**TASK TO CARRY OUT**
Below are some records; output exactly the lines from the line with "signed [W-1:0] x" to the line with "localparam int unsigned PW", both ends kept, and nothing more.

Start of TASK INPUT

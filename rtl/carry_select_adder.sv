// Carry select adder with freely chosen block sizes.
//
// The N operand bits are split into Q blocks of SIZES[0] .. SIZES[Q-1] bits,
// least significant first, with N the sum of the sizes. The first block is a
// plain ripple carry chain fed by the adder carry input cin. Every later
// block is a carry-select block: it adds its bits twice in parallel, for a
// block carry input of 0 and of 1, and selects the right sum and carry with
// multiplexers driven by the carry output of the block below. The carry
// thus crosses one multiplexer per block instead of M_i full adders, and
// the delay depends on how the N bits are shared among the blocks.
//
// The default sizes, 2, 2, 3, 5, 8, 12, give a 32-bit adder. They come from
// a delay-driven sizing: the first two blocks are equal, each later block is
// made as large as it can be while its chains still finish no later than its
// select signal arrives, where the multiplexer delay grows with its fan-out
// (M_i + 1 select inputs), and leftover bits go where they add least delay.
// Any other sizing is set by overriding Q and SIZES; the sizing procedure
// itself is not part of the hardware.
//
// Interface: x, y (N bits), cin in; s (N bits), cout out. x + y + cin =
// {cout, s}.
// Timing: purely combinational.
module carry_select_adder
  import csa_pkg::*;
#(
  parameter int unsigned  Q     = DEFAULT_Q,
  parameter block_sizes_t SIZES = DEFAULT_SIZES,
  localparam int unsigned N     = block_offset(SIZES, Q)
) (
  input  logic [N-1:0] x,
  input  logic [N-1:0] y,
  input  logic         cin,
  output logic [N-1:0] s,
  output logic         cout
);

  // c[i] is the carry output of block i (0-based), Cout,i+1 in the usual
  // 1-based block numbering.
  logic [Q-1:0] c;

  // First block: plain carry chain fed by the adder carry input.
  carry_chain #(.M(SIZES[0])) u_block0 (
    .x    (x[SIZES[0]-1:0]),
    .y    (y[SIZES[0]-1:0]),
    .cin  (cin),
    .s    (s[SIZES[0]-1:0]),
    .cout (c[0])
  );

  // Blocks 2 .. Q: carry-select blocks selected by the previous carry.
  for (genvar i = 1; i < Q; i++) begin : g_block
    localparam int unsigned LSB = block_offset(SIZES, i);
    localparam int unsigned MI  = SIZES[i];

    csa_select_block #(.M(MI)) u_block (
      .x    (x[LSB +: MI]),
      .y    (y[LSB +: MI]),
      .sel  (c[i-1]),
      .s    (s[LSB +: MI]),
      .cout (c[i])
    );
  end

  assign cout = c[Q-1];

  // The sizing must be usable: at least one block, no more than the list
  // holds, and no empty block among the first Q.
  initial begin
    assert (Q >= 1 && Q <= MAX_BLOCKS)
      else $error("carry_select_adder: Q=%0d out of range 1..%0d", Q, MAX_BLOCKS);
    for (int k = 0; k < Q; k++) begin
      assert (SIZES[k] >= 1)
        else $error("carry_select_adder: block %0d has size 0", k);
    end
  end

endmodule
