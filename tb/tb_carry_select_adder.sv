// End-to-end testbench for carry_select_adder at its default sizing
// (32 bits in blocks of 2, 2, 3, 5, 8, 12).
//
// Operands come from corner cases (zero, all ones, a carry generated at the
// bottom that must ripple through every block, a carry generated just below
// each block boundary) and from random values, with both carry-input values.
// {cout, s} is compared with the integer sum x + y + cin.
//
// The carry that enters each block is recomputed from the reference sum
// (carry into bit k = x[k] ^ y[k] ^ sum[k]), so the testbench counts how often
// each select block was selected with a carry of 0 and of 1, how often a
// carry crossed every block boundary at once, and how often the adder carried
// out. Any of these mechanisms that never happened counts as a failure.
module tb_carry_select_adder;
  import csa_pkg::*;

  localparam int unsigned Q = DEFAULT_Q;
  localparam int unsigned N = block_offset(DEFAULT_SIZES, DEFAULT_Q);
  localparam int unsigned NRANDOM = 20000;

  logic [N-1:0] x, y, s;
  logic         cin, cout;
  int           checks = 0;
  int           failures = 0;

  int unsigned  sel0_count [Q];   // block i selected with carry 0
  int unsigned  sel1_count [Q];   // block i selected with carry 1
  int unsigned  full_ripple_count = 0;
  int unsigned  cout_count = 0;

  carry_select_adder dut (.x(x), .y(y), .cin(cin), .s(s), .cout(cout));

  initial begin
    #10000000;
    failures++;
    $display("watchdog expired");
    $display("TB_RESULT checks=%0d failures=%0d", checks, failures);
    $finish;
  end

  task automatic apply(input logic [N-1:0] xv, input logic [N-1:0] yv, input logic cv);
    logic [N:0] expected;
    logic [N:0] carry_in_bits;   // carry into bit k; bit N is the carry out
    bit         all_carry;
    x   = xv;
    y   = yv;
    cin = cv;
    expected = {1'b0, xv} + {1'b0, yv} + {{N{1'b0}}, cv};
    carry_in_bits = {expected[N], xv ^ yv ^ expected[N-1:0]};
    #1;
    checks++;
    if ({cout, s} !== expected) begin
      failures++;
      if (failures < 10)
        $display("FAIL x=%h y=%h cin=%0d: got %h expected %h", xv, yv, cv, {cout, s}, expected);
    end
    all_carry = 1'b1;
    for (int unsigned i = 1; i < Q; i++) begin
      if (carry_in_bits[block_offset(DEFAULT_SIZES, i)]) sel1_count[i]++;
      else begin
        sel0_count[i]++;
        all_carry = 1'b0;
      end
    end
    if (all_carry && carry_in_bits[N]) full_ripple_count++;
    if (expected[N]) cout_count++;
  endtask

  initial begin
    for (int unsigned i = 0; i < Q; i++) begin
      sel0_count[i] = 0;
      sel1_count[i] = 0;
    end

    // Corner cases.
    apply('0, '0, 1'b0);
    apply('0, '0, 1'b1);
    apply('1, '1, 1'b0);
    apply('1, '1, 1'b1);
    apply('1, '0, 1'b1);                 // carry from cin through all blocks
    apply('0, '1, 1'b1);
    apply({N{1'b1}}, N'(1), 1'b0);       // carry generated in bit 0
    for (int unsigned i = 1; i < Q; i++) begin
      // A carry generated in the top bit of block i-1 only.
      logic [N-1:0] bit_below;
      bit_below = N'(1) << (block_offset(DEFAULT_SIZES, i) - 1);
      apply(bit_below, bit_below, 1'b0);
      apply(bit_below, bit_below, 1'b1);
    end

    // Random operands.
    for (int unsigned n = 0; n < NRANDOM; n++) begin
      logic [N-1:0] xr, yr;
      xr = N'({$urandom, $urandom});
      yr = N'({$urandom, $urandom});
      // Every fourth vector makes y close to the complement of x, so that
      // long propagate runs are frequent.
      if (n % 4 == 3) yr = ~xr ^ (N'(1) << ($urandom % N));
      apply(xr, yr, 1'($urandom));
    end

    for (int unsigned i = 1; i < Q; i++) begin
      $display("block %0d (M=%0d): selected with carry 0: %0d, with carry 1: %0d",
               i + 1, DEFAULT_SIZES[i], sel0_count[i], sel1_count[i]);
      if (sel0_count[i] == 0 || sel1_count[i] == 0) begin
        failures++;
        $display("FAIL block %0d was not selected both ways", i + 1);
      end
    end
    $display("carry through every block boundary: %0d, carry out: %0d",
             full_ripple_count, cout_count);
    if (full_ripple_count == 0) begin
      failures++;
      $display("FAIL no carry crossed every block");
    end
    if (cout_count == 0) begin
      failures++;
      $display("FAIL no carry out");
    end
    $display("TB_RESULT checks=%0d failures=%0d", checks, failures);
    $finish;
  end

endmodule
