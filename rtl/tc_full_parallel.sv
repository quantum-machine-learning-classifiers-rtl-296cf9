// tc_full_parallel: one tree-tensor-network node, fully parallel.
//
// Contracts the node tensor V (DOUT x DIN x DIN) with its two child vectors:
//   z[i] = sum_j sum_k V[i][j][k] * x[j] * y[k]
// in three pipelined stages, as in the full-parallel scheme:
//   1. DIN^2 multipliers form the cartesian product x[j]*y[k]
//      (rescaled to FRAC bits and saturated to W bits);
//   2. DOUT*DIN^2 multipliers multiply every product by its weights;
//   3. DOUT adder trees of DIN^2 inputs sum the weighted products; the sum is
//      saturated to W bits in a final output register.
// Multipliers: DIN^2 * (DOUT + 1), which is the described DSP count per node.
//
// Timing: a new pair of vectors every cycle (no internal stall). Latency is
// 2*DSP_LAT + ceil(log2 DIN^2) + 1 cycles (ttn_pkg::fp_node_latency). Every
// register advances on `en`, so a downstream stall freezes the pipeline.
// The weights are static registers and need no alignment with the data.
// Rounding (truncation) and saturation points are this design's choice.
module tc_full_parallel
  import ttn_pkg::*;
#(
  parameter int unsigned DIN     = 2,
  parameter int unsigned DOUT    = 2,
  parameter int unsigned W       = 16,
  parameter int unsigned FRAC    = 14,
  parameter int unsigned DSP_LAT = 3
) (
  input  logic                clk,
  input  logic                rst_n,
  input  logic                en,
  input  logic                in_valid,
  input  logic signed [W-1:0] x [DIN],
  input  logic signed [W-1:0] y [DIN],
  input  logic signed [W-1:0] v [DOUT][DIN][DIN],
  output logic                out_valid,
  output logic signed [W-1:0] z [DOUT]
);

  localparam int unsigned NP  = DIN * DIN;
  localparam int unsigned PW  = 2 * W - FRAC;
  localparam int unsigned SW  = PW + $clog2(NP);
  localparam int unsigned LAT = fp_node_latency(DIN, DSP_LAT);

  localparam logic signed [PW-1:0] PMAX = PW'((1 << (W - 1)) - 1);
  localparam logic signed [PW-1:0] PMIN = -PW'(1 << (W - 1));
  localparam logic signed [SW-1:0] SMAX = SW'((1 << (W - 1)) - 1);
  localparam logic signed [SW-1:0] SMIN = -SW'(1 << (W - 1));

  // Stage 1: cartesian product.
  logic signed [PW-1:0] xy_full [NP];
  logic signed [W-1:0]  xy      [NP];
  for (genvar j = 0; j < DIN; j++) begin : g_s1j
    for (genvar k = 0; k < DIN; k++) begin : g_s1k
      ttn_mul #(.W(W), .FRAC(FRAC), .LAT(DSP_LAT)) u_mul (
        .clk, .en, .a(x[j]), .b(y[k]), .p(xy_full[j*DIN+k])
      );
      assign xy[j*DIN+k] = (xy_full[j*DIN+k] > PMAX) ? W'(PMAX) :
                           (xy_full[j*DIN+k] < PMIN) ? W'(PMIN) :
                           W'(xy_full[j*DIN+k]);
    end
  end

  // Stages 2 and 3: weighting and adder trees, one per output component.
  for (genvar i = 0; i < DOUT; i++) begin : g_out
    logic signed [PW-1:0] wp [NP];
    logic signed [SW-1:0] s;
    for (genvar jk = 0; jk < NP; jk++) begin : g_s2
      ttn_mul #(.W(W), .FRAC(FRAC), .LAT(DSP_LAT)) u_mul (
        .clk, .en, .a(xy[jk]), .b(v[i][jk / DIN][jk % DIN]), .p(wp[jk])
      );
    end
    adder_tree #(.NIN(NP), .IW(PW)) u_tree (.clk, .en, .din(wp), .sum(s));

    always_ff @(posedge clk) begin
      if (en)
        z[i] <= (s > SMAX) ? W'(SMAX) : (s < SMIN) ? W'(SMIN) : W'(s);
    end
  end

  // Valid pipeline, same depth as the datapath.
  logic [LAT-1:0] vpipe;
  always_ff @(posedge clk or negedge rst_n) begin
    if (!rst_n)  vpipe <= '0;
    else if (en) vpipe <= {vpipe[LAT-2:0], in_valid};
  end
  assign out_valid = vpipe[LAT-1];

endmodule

End of TASK INPUT

**ANSWER TO THIS EXERCISE**
  input  logic signed [W-1:0] x [DIN],
  input  logic signed [W-1:0] y [DIN],
  input  logic signed [W-1:0] v [DOUT][DIN][DIN],
  output logic                out_valid,
  output logic signed [W-1:0] z [DOUT]
);

  localparam int unsigned NP  = DIN * DIN;
  localparam int unsigned PW  = 2 * W - FRAC;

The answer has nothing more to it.